Mr McCoy said it is important for many businesses that travel resumes as “subject matter experts” have to fly in to serve business all the time.

Public health expert Dr Gabriel Scally said he would favour the continuation of quarantining to achieve a zero-Covid-19 Ireland.

Speaking on the same programme, Dr Scally said he doubts that anyone outside the aviation industry thinks dropping the quarantine period is a good idea and that the quarantine measures should be extended past 9 July.

The only safe way forward, he said, is to keep up the barriers and be a zero-Covid island, before opening travel links with other countries who are in a similar situation.

Dr Scally said the disease was imported by air and the country does not need a second wave when things are going well.

He said the idea of air bridges is a good one and gradually over time, as more countries eliminate the virus, more opportunities for that type of travel will open up, adding that one of the busiest air links in Europe is Dublin to London, but the situation in England is not under control.

Pádraig Ó Céidigh, aviation taskforce member and aviation businessman, said there is no way of policing quarantine and he believes that “it isn’t working”.

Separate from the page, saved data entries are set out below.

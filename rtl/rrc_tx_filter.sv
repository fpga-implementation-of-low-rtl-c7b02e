// rrc_tx_filter: root-raised-cosine pulse-shaping and up-sampling filter.
//
// A polyphase interpolating FIR. Each input sample is taken into a shift
// register of SEG = ceil(NTAPS/L) samples, NTAPS = SPAN*L + 1, and then L
// output samples are produced, one per output handshake:
//   y(phase p) = sum_j h[p + j*L] * x[j],   x[0] = newest input,
// which is the zero-stuffed input convolved with h at L times the input
// rate. h is a root-raised-cosine pulse with roll-off ALPHA_PCT/100 and one
// input-sample period per L taps, computed at elaboration, scaled so the
// taps add up to L (unity gain per branch on average) and rounded to COEF_W
// bits with COEF_FRAC fractional bits. The sum is rounded back to W bits
// and saturated.
//
// Handshake: in_ready is high only while the filter has no pending input
// (after the L-th output); out_valid is high while outputs of the current
// input remain. Output is combinational from the registers.
//
// The document asks for an RRC transmit filter that shapes and up-samples
// the QPSK waveform but gives no roll-off, length or factor: alpha = 0.5,
// L = 4 and a span of 6 input samples are this design's choices.
module rrc_tx_filter #(
  parameter int W         = 20,
  parameter int L         = 4,
  parameter int SPAN      = 6,
  parameter int ALPHA_PCT = 50,
  parameter int COEF_W    = 16,
  parameter int COEF_FRAC = 14
) (
  input  logic                clk,
  input  logic                rst,
  input  logic                in_valid,
  output logic                in_ready,
  input  logic signed [W-1:0] in_data,
  output logic                out_valid,
  input  logic                out_ready,
  output logic signed [W-1:0] out_data
);

  localparam int NTAPS = SPAN * L + 1;
  localparam int SEG   = (NTAPS + L - 1) / L;
  localparam int PW    = (L > 1) ? $clog2(L) : 1;
  localparam int ACC_W = W + COEF_W + $clog2(SEG) + 1;

  typedef logic signed [COEF_W-1:0] coef_t [SEG*L];

  // Root-raised-cosine impulse response at time t (in input-sample periods).
  function automatic real rrc(input real t, input real a);
    real pi, den;
    pi = 3.14159265358979323846;
    if (t == 0.0)
      return 1.0 - a + 4.0 * a / pi;
    if (a > 0.0 && (4.0 * a * t == 1.0 || 4.0 * a * t == -1.0))
      return a / $sqrt(2.0) * ((1.0 + 2.0 / pi) * $sin(pi / (4.0 * a)) +
                               (1.0 - 2.0 / pi) * $cos(pi / (4.0 * a)));
    den = pi * t * (1.0 - (4.0 * a * t) * (4.0 * a * t));
    return ($sin(pi * t * (1.0 - a)) + 4.0 * a * t * $cos(pi * t * (1.0 + a))) / den;
  endfunction

  function automatic coef_t build_coefs();
    coef_t c;
    real   h [SEG*L];
    real   sum, a, v;
    a   = real'(ALPHA_PCT) / 100.0;
    sum = 0.0;
    for (int k = 0; k < SEG*L; k++) begin
      h[k] = (k < NTAPS) ? rrc((real'(k) - real'(NTAPS - 1) / 2.0) / real'(L), a) : 0.0;
      sum += h[k];
    end
    for (int k = 0; k < SEG*L; k++) begin
      v    = h[k] * real'(L) / sum * real'(2 ** COEF_FRAC);
      c[k] = COEF_W'((v >= 0.0) ? $rtoi(v + 0.5) : -$rtoi(0.5 - v));
    end
    return c;
  endfunction

  localparam coef_t COEF = build_coefs();

  localparam logic signed [ACC_W-1:0] OUT_MAX = ACC_W'((2 ** (W - 1)) - 1);
  localparam logic signed [ACC_W-1:0] OUT_MIN = -ACC_W'(2 ** (W - 1));

  logic signed [W-1:0]     x [SEG];
  logic                    have;
  logic [PW-1:0]           phase;
  logic signed [ACC_W-1:0] acc;
  logic signed [ACC_W-1:0] rounded;

  assign in_ready  = !have;
  assign out_valid = have;

  always_ff @(posedge clk) begin
    if (rst) begin
      have  <= 1'b0;
      phase <= '0;
      for (int j = 0; j < SEG; j++) x[j] <= '0;
    end else if (in_valid && in_ready) begin
      x[0] <= in_data;
      for (int j = 1; j < SEG; j++) x[j] <= x[j-1];
      have  <= 1'b1;
      phase <= '0;
    end else if (out_valid && out_ready) begin
      if (phase == PW'(L - 1))
        have <= 1'b0;
      else
        phase <= phase + 1'b1;
    end
  end

  always_comb begin
    acc = '0;
    for (int j = 0; j < SEG; j++)
      acc += ACC_W'(COEF[int'(phase) + j*L]) * ACC_W'(x[j]);
    rounded = (acc + ACC_W'(2 ** (COEF_FRAC - 1))) >>> COEF_FRAC;
    if (rounded > OUT_MAX)
      out_data = OUT_MAX[W-1:0];
    else if (rounded < OUT_MIN)
      out_data = OUT_MIN[W-1:0];
    else
      out_data = rounded[W-1:0];
  end

endmodule
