// tb_rrc_tx_filter: self-checking test of the RRC interpolating filter.
//
// The testbench derives its own 25-tap root-raised-cosine response
// (alpha 0.5, 4 taps per input period), quantises it as the filter is
// specified (taps sum to L, 14 fractional bits) and convolves the
// zero-stuffed random input in plain integer arithmetic; every output must
// match exactly. It also checks that the taps are symmetric with the peak in
// the middle, that a constant input comes out at the same level (unity
// gain), that exactly four outputs follow each input, and random stalls on
// both sides of the handshake.
module tb_rrc_tx_filter;
  localparam int  L = 4, SPAN = 6, NT = SPAN * L + 1, SEG = (NT + L - 1) / L;
  localparam real A  = 0.5;
  localparam real PI = 3.14159265358979323846;

  logic clk = 0, rst;
  logic in_valid, in_ready, out_valid, out_ready;
  logic signed [19:0] in_data, out_data;
  int checks = 0, failures = 0;

  rrc_tx_filter dut (.clk, .rst, .in_valid, .in_ready, .in_data, .out_valid, .out_ready, .out_data);

  always #5 clk = ~clk;

  initial begin : watchdog
    repeat (100000) @(posedge clk);
    failures++;
    $display("TB_RESULT checks=%0d failures=%0d", checks, failures);
    $finish;
  end

  longint coef [SEG*L];
  longint hist [SEG];

  task automatic check(input bit ok, input string msg);
    checks++;
    if (!ok) begin failures++; $display("FAIL %s", msg); end
  endtask

  function automatic real pulse(input real t);
    real x;
    if (t == 0.0) return 1.0 - A + 4.0 * A / PI;
    x = 4.0 * A * t;
    if (x == 1.0 || x == -1.0)
      return A / $sqrt(2.0) * ((1.0 + 2.0 / PI) * $sin(PI / (4.0 * A)) + (1.0 - 2.0 / PI) * $cos(PI / (4.0 * A)));
    return ($sin(PI * t * (1.0 - A)) + x * $cos(PI * t * (1.0 + A))) / (PI * t * (1.0 - x * x));
  endfunction

  function automatic longint rnd(input real v);
    return (v >= 0.0) ? longint'($floor(v + 0.5)) : -longint'($floor(0.5 - v));
  endfunction

  function automatic longint model(input int p);
    longint acc, r;
    acc = 0;
    for (int j = 0; j < SEG; j++) acc += coef[p + j * L] * hist[j];
    r = (acc + (64'sd1 <<< 13)) >>> 14;
    if (r > 524287) r = 524287;
    if (r < -524288) r = -524288;
    return r;
  endfunction

  // Feed n inputs (value from gen) and check all outputs. mode 0: random data,
  // 1: constant dc.
  task automatic run(input int n, input int mode, input longint dc, input bit stalls);
    int taken, outs, p;
    taken = 0;
    while (taken < n) begin
      in_valid = !stalls || ($urandom_range(0, 2) != 0);
      in_data  = (mode == 0) ? 20'($signed($urandom_range(0, 2 * 92000)) - 92000) : 20'(dc);
      #1;
      if (in_valid && in_ready) begin
        for (int j = SEG - 1; j > 0; j--) hist[j] = hist[j-1];
        hist[0] = longint'(in_data);
        taken++;
        check(!out_valid, "out_valid while taking an input");
        @(posedge clk); #1;
        in_valid = 0;
        outs = 0; p = 0;
        while (outs < L) begin
          out_ready = !stalls || ($urandom_range(0, 2) != 0);
          #1;
          check(out_valid === 1'b1 && in_ready === 1'b0, "output pending");
          if (out_ready) begin
            if (mode == 0)
              check(longint'(out_data) == model(p),
                    $sformatf("phase %0d out %0d expected %0d", p, out_data, model(p)));
            else if (taken > SEG)
              check(longint'(out_data) - dc <= dc / 25 && dc - longint'(out_data) <= dc / 25,
                    $sformatf("dc phase %0d out %0d for %0d", p, out_data, dc));
            outs++; p++;
          end
          @(posedge clk); #1;
          out_ready = 0;
        end
        #1 check(in_ready === 1'b1 && out_valid === 1'b0, "four outputs per input");
      end else begin
        @(posedge clk); #1;
      end
    end
  endtask

  initial begin
    real h [SEG*L];
    real sum;
    longint csum;
    sum = 0.0;
    for (int k = 0; k < SEG * L; k++) begin
      h[k] = (k < NT) ? pulse((real'(k) - real'(NT - 1) / 2.0) / real'(L)) : 0.0;
      sum += h[k];
    end
    csum = 0;
    for (int k = 0; k < SEG * L; k++) begin
      coef[k] = rnd(h[k] * real'(L) / sum * 16384.0);
      csum += coef[k];
    end
    for (int k = 0; k < NT; k++) check(coef[k] == coef[NT - 1 - k], "symmetric taps");
    for (int k = 0; k < NT; k++) check(coef[k] <= coef[(NT - 1) / 2], "peak in the middle");
    check(csum >= 4 * 16384 - 8 && csum <= 4 * 16384 + 8, $sformatf("tap sum %0d", csum));

    for (int j = 0; j < SEG; j++) hist[j] = 0;
    rst = 1; in_valid = 0; out_ready = 0; in_data = '0;
    repeat (2) @(posedge clk);
    #1 rst = 0;
    run(150, 0, 0, 1'b0);
    run(150, 0, 0, 1'b1);
    run(20, 1, 50000, 1'b1);
    $display("TB_RESULT checks=%0d failures=%0d", checks, failures);
    $finish;
  end
endmodule
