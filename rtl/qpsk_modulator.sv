// qpsk_modulator: memory-based QPSK modulator core.
//
// Instead of mixing NRZ data with DDS-generated sine and cosine carriers,
// the core keeps one carrier period of the finished QPSK waveform for each
// of the four symbols in its own phase RAM and simply plays the RAM that
// the current symbol selects through a 4-to-1 multiplexer.
//
// Symbol control: a symbol lasts exactly one pass through a RAM (N samples).
// A step happens each clock that the consumer takes the sample
// (smp_valid & smp_ready); the very first step after reset is taken on its
// own to fill the pipeline. On the step that crosses a symbol boundary the
// symbol register loads the pair collected by the 1-2 demultiplexer, and
// only the RAM chosen for the coming sample advances its address counter.
// The three idle RAMs keep their counters at N-1, the selected one runs
// 0..N-1. bit_req pulses on the steps to sample 0 and to sample N/2, so two
// serial bits (one symbol, Ts = 2Tb) are gathered during each symbol and
// played as the next one. The first symbol after reset is 00.
//
// Timing: smp, sym and sym_start describe the current sample, valid from
// the clock after the first step; with smp_ready held high one sample is
// produced per clock and a symbol takes N clocks.
//
// From the document: four RAMs, the symbol-to-phase map, 100 samples per
// RAM, 20-bit samples, idle counters at 99. This design's own: the step
// handshake, when bits are requested, the reset symbol.
module qpsk_modulator
  import qpsk_pkg::*;
#(
  parameter int N        = N_SAMPLES,
  parameter int SAMPLE_W = SAMPLE_BITS,
  parameter int AMPL     = AMPL_DEF,
  parameter int AW       = $clog2(N)
) (
  input  logic                       clk,
  input  logic                       rst,
  // next symbol from the demultiplexer, and the bit request to the PN source
  input  logic [1:0]                 pair,
  output logic                       bit_req,
  // sample stream
  input  logic                       smp_ready,
  output logic                       smp_valid,
  output logic signed [SAMPLE_W-1:0] smp,
  output logic [1:0]                 sym,
  output logic                       sym_start,
  // address counters of RAM 1..4, for observation
  output logic [AW-1:0]              ram_addr [4]
);

  localparam logic [AW-1:0] LAST = AW'(N - 1);
  localparam logic [AW-1:0] HALF = AW'(N / 2);

  logic          started;
  logic [AW-1:0] sym_cnt;
  logic          advance;
  logic          boundary;
  logic [1:0]    next_sym;
  logic [AW-1:0] next_cnt;
  logic [3:0]    ram_en;
  logic [SAMPLE_W-1:0] ram_q [4];
  logic [SAMPLE_W-1:0] mux_y;

  assign advance  = !started || smp_ready;
  assign boundary = (sym_cnt == LAST);
  assign next_sym = boundary ? pair : sym;
  assign next_cnt = boundary ? '0 : sym_cnt + 1'b1;
  assign bit_req  = advance && (next_cnt == '0 || next_cnt == HALF);

  always_comb begin
    ram_en = '0;
    if (advance) ram_en[next_sym] = 1'b1;
  end

  always_ff @(posedge clk) begin
    if (rst) begin
      started <= 1'b0;
      sym_cnt <= LAST;
      sym     <= 2'b00;
    end else if (advance) begin
      started <= 1'b1;
      sym_cnt <= next_cnt;
      sym     <= next_sym;
    end
  end

  for (genvar k = 0; k < 4; k++) begin : g_ram
    phase_ram #(
      .PHASE_IDX(k),
      .DEPTH    (N),
      .SAMPLE_W (SAMPLE_W),
      .AMPL     (AMPL),
      .AW       (AW)
    ) u_ram (
      .clk  (clk),
      .rst  (rst),
      .en   (ram_en[k]),
      .addr (ram_addr[k]),
      .q    (ram_q[k])
    );
  end

  mux_4to1 #(.W(SAMPLE_W)) u_mux (
    .sel (sym),
    .d   (ram_q),
    .y   (mux_y)
  );

  assign smp       = mux_y;
  assign smp_valid = started;
  assign sym_start = started && (sym_cnt == '0);

  // The selected RAM's counter runs in step with the symbol counter.
  always_ff @(posedge clk) begin
    if (!rst && started)
      a_addr_in_step: assert (ram_addr[sym] == sym_cnt)
        else $error("qpsk_modulator: selected RAM address out of step");
  end

endmodule
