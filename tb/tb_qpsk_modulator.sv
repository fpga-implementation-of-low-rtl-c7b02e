// tb_qpsk_modulator: self-checking test of the memory-based modulator core.
//
// The testbench plays the PN source and demultiplexer: it answers every
// bit_req with a random bit and pairs the bits itself, so it knows which
// symbol must follow. Each sample taken is compared with
// sqrt(2)*65534*cos(2*pi*i/100 + phase(symbol)) within 2 LSB, where the
// symbol-to-phase map is 00:135, 01:225, 10:45, 11:315 degrees. It checks
// 100 samples per symbol, two bit requests per symbol, that idle RAMs sit at
// address 99, and, in a run with smp_ready held high, that a symbol takes
// exactly 100 clocks. A second phase stalls the consumer at random.
module tb_qpsk_modulator;
  localparam int  N     = 100;
  localparam real AMPL  = 65534.0;
  localparam real PI    = 3.14159265358979323846;
  localparam int  PHASE [4] = '{135, 225, 45, 315};

  logic clk = 0, rst;
  logic [1:0] pair;
  logic bit_req, smp_ready, smp_valid, sym_start;
  logic signed [19:0] smp;
  logic [1:0] sym;
  logic [6:0] ram_addr [4];
  int checks = 0, failures = 0;

  qpsk_modulator dut (.clk, .rst, .pair, .bit_req, .smp_ready, .smp_valid, .smp,
                      .sym, .sym_start, .ram_addr);

  always #5 clk = ~clk;

  initial begin : watchdog
    repeat (200000) @(posedge clk);
    failures++;
    $display("TB_RESULT checks=%0d failures=%0d", checks, failures);
    $finish;
  end

  // Testbench-side bit source and pairing.
  bit         have_first, first_bit;
  logic [1:0] sym_queue [$];
  int         bits_in_symbol;
  always @(posedge clk) begin
    if (!rst && bit_req) begin
      bit b;
      b = 1'($urandom);
      bits_in_symbol++;
      if (!have_first) begin
        first_bit  <= b; have_first = 1;
      end else begin
        pair <= {first_bit, b}; have_first = 0;
        sym_queue.push_back({first_bit, b});
      end
    end
  end

  task automatic check(input bit ok, input string msg);
    checks++;
    if (!ok) begin failures++; $display("FAIL %s", msg); end
  endtask

  initial begin
    logic [1:0] exp_sym;
    int idx, nsym, cyc, sym_first_cyc, seen [4];
    bit ended;
    real e, err;
    rst = 1; smp_ready = 0; pair = 2'b00; have_first = 0; bits_in_symbol = 0;
    seen = '{0, 0, 0, 0};
    repeat (3) @(posedge clk);
    rst = 0;
    exp_sym = 2'b00;   // first symbol after reset
    idx = 0; nsym = 0; cyc = 0; sym_first_cyc = 0; ended = 0;
    // wait for the first sample
    @(posedge clk); #1;
    check(smp_valid === 1'b1, "smp_valid after first step");
    while (nsym < 60) begin
      smp_ready = (nsym < 30) ? 1'b1 : ($urandom_range(0, 3) != 0);
      #1;
      if (smp_valid && smp_ready) begin
        check(sym === exp_sym, $sformatf("symbol %0d: sym %b expected %b", nsym, sym, exp_sym));
        check(sym_start === (idx == 0), $sformatf("sym_start at sample %0d", idx));
        e   = $sqrt(2.0) * AMPL * $cos(2.0 * PI * real'(idx) / real'(N) + real'(PHASE[exp_sym]) * PI / 180.0);
        err = real'(smp) - e;
        check(err <= 2.0 && err >= -2.0,
              $sformatf("symbol %0d sample %0d: %0d expected %f", nsym, idx, smp, e));
        for (int k = 0; k < 4; k++)
          if (k != int'(sym))
            check(ram_addr[k] == 7'(N - 1), $sformatf("idle RAM%0d addr %0d", k+1, ram_addr[k]));
        if (idx == N - 1) begin
          if (nsym < 30)
            check(cyc - sym_first_cyc == N - 1, $sformatf("symbol length %0d clocks", cyc - sym_first_cyc + 1));
          seen[exp_sym]++;
          ended = 1;
          nsym++;
          idx = 0;
          sym_first_cyc = cyc + 1;
          // symbols must arrive in the order the bits were paired
          if (sym_queue.size() == 0) check(0, "no pair ready at symbol boundary");
          else exp_sym = sym_queue.pop_front();
        end else begin
          idx++;
        end
      end
      @(posedge clk);
      cyc++;
      #1;
      // two bits per symbol: one request right after reset, then two per
      // symbol, the second of them on the step past its last sample
      if (ended) begin
        check(bits_in_symbol == 2 * nsym + 1, $sformatf("bit requests %0d after %0d symbols",
                                                        bits_in_symbol, nsym));
        ended = 0;
      end
    end
    for (int k = 0; k < 4; k++) check(seen[k] > 0, $sformatf("symbol %0d never played", k));
    $display("TB_RESULT checks=%0d failures=%0d", checks, failures);
    $finish;
  end
endmodule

Mr Ó Céidigh said the code of practice for safe air travel, developed by the European Centre for Disease Prevention and Control, should be adopted.

The number one objective of aviation in Ireland, he said, is safe travel for passengers and this objective will remain number one.

He said that Ireland will never reach a point of becoming a zero-virus country.

Elsewhere, the Irish Congress of Trade Unions has called on the Government to make Covid-19 an occupational illness.

ICTU General Secretary Patricia King has written to the Minister for Business, Enterprise & Innovation, Heather Humphreys on the issue.

If contracting Covid-19 in the workplace was designated an occupational illness, all cases would have to be notified to the Health and Safety Authority.

“In particular healthcare workers continue to perform their duties in circumstances of serious and ever-present danger of contracting that disease. The situation in which they are, of necessity, placed is without precedent or parallel,” the letter from Ms King states.

“Public transport workers frontline workers interacting with the public, airport and port workers are by virtue of the nature of their occupation also more exposed to the virus.”

More than 8,000 healthcare workers have been infected with the virus, with the majority of these cases of the virus contracted in the workplace.